*** Opening of SOURCE MATERIAL ***
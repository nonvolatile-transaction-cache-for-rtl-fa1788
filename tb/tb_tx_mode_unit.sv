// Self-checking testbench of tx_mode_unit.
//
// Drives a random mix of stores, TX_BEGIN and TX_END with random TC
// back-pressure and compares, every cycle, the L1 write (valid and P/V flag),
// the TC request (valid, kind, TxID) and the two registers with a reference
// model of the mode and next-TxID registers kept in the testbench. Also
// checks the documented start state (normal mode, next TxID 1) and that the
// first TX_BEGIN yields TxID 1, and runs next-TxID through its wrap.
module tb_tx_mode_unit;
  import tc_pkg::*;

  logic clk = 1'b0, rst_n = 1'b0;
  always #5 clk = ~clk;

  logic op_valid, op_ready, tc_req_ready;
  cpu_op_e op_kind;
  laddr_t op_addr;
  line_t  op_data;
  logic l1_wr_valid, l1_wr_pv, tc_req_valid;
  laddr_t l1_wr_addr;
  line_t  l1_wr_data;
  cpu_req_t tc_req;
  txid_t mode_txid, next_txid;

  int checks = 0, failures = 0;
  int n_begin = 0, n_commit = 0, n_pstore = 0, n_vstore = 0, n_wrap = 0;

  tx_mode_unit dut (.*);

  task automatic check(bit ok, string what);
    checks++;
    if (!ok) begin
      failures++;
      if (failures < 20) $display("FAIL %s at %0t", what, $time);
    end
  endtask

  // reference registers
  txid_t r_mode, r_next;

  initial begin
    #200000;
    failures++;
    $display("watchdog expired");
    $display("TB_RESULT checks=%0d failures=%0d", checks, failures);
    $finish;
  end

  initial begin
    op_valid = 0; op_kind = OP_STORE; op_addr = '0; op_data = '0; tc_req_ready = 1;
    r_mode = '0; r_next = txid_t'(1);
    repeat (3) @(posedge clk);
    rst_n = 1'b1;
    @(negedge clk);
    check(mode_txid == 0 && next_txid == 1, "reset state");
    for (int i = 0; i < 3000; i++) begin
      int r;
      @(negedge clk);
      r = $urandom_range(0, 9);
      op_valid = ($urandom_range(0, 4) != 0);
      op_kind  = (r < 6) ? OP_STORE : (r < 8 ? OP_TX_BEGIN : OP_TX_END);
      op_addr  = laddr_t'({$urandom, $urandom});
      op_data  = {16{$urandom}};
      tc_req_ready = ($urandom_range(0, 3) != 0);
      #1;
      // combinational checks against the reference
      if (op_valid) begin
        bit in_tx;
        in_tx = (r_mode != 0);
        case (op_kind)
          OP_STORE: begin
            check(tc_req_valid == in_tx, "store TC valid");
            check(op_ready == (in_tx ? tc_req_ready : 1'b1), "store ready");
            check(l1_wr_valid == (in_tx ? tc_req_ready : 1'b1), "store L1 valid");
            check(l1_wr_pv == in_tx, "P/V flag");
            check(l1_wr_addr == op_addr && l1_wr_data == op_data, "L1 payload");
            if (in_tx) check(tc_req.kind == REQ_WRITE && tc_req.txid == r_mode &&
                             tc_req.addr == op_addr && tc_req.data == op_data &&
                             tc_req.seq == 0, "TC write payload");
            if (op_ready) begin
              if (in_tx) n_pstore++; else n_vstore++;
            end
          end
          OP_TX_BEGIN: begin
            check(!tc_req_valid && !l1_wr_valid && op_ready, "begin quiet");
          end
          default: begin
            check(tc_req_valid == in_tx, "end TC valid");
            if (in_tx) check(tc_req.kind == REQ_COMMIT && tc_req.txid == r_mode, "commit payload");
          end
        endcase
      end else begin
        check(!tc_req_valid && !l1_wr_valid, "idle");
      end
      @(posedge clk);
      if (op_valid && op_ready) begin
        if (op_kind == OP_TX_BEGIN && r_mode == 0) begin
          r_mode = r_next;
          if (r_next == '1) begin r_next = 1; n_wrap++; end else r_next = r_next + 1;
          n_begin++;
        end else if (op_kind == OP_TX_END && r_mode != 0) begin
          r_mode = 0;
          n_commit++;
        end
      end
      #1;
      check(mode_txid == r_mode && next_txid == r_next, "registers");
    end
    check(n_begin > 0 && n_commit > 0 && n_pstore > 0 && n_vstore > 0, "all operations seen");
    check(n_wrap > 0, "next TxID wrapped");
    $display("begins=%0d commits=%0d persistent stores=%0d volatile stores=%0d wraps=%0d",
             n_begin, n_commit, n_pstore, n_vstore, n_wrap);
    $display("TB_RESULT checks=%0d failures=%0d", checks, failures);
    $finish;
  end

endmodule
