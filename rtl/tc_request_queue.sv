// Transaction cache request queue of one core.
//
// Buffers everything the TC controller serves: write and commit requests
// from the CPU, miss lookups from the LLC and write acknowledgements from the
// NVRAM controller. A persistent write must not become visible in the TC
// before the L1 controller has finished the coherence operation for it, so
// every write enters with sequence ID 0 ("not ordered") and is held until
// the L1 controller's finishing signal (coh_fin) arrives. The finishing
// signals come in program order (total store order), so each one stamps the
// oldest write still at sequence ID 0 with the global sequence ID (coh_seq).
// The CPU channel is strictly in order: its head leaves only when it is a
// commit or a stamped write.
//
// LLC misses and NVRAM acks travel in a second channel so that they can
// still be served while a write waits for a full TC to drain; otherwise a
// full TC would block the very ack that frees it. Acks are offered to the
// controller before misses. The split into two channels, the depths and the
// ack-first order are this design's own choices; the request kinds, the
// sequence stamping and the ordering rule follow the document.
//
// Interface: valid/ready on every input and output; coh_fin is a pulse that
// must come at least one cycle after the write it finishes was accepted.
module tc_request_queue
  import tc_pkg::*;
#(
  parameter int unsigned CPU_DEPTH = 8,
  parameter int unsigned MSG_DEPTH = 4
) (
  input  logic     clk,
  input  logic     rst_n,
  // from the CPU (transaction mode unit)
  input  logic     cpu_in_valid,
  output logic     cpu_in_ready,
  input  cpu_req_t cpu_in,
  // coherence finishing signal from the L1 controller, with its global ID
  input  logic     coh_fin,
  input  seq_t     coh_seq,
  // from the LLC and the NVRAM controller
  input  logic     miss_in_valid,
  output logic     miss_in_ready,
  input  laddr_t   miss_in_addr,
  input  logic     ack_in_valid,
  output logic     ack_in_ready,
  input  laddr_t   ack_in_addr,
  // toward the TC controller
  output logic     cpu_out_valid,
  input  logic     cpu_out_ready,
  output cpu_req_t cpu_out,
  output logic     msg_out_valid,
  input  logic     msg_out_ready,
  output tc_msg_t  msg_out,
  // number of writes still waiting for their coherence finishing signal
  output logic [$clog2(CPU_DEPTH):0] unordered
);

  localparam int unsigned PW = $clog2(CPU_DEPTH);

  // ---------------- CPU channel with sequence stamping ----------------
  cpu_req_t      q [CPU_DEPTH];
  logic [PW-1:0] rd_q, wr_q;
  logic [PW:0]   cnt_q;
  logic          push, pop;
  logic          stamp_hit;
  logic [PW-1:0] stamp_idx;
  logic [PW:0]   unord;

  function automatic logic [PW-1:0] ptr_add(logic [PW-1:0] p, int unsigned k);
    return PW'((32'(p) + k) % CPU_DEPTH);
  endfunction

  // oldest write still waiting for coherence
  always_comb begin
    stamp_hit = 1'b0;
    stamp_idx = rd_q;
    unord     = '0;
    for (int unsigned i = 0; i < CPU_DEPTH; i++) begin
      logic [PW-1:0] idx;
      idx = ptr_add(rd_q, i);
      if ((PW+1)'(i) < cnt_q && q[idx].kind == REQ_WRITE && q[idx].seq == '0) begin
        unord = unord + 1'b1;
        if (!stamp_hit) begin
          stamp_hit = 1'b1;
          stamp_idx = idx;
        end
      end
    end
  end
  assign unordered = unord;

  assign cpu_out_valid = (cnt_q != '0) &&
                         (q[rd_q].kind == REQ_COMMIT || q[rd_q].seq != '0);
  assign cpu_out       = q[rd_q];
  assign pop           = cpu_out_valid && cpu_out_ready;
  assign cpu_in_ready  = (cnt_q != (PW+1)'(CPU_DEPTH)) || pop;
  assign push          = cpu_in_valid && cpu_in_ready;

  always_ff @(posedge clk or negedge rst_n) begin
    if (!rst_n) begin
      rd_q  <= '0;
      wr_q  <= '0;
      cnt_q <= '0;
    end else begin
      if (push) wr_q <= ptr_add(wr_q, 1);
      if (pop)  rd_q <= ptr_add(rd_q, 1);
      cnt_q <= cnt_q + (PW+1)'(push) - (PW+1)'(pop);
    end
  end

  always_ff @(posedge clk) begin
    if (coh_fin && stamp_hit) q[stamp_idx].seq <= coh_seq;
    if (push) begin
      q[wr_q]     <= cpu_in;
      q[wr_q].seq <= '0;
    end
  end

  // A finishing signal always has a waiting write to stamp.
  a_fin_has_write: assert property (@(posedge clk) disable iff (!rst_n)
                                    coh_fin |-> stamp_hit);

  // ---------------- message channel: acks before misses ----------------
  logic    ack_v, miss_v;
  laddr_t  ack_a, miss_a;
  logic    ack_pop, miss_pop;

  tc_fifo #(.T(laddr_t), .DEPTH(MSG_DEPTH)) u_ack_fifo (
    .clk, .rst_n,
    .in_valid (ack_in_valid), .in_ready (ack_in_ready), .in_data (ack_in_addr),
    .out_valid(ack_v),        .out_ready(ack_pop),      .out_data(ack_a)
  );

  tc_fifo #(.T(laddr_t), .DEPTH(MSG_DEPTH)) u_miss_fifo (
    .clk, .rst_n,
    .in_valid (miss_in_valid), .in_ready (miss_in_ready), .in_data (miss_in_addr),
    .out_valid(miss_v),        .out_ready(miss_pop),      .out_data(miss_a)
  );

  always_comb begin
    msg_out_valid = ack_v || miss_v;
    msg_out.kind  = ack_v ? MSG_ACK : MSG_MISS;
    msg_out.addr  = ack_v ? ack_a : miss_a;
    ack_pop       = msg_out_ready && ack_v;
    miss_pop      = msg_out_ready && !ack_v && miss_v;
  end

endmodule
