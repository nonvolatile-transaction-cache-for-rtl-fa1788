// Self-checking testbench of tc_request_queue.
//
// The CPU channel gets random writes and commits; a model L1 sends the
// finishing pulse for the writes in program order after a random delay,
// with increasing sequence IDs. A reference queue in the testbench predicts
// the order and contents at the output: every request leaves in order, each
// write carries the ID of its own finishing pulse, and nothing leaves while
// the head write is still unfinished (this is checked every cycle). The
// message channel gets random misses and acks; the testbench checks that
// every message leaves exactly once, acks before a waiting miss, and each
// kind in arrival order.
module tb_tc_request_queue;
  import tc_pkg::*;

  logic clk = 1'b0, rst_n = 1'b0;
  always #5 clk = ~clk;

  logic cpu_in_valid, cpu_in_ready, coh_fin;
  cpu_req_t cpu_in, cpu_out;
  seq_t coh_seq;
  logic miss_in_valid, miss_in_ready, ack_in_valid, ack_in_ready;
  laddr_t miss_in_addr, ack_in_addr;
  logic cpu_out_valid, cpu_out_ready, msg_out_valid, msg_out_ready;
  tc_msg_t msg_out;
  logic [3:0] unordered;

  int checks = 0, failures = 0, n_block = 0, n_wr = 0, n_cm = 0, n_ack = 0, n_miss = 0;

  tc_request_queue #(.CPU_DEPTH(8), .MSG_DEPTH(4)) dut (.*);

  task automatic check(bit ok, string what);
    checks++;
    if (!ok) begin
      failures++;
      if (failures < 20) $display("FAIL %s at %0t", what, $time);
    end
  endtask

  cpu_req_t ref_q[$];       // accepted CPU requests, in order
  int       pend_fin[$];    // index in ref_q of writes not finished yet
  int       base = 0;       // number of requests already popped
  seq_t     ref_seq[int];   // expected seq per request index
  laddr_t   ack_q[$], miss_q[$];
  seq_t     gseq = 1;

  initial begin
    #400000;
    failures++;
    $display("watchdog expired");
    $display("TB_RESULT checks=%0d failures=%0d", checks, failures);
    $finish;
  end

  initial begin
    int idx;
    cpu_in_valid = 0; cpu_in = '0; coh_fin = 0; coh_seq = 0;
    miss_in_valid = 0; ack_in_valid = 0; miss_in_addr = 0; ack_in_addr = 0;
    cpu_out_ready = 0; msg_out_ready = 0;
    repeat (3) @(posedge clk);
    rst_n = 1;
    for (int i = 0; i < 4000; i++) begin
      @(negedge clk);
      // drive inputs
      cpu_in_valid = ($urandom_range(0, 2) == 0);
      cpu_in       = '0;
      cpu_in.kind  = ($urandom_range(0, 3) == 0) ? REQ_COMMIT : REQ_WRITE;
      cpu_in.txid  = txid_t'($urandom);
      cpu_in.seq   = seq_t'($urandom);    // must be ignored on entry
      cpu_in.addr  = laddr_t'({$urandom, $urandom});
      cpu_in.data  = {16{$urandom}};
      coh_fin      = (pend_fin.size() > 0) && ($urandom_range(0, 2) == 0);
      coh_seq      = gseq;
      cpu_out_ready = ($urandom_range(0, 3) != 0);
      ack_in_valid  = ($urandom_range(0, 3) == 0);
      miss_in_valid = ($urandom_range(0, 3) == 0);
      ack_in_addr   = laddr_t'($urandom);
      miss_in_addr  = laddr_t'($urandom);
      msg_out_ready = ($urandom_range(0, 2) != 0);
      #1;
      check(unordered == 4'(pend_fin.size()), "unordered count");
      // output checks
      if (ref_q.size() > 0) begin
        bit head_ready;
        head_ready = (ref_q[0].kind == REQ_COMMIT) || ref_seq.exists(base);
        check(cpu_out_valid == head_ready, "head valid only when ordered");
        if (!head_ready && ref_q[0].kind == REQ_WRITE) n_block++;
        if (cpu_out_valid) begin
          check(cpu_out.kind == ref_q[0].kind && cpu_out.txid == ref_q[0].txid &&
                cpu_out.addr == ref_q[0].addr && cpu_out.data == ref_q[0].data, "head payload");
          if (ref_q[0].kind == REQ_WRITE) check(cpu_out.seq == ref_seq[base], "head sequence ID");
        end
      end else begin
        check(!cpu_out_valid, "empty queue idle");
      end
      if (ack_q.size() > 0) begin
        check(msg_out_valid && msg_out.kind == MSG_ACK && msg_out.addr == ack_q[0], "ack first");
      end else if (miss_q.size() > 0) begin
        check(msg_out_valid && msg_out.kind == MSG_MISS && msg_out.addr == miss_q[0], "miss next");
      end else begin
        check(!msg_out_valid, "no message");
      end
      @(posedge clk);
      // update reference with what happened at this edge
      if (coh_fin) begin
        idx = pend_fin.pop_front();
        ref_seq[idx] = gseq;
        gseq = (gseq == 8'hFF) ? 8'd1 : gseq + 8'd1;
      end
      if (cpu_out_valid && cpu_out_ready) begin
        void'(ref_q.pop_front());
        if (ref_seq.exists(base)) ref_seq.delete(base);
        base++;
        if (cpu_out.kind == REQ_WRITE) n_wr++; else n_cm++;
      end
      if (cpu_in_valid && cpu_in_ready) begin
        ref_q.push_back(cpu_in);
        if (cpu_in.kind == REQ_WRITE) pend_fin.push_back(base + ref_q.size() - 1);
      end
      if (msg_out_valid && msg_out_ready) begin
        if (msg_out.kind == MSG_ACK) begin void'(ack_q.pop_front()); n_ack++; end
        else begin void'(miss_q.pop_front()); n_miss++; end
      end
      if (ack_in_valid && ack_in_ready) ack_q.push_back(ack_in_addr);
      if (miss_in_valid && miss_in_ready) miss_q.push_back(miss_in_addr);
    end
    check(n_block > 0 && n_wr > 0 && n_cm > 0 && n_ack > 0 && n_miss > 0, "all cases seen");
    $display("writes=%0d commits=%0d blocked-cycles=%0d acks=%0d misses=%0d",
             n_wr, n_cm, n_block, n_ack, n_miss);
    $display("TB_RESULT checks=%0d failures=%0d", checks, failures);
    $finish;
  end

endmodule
*** Close of SOURCE MATERIAL ***
### [WHAT YOU ARE ASKED TO DO]
Please go line by line through the records above, copying each one that holds the string "exists".

### [EXPECTED OUTPUT]
        head_ready = (ref_q[0].kind == REQ_COMMIT) || ref_seq.exists(base);
        if (ref_seq.exists(base)) ref_seq.delete(base);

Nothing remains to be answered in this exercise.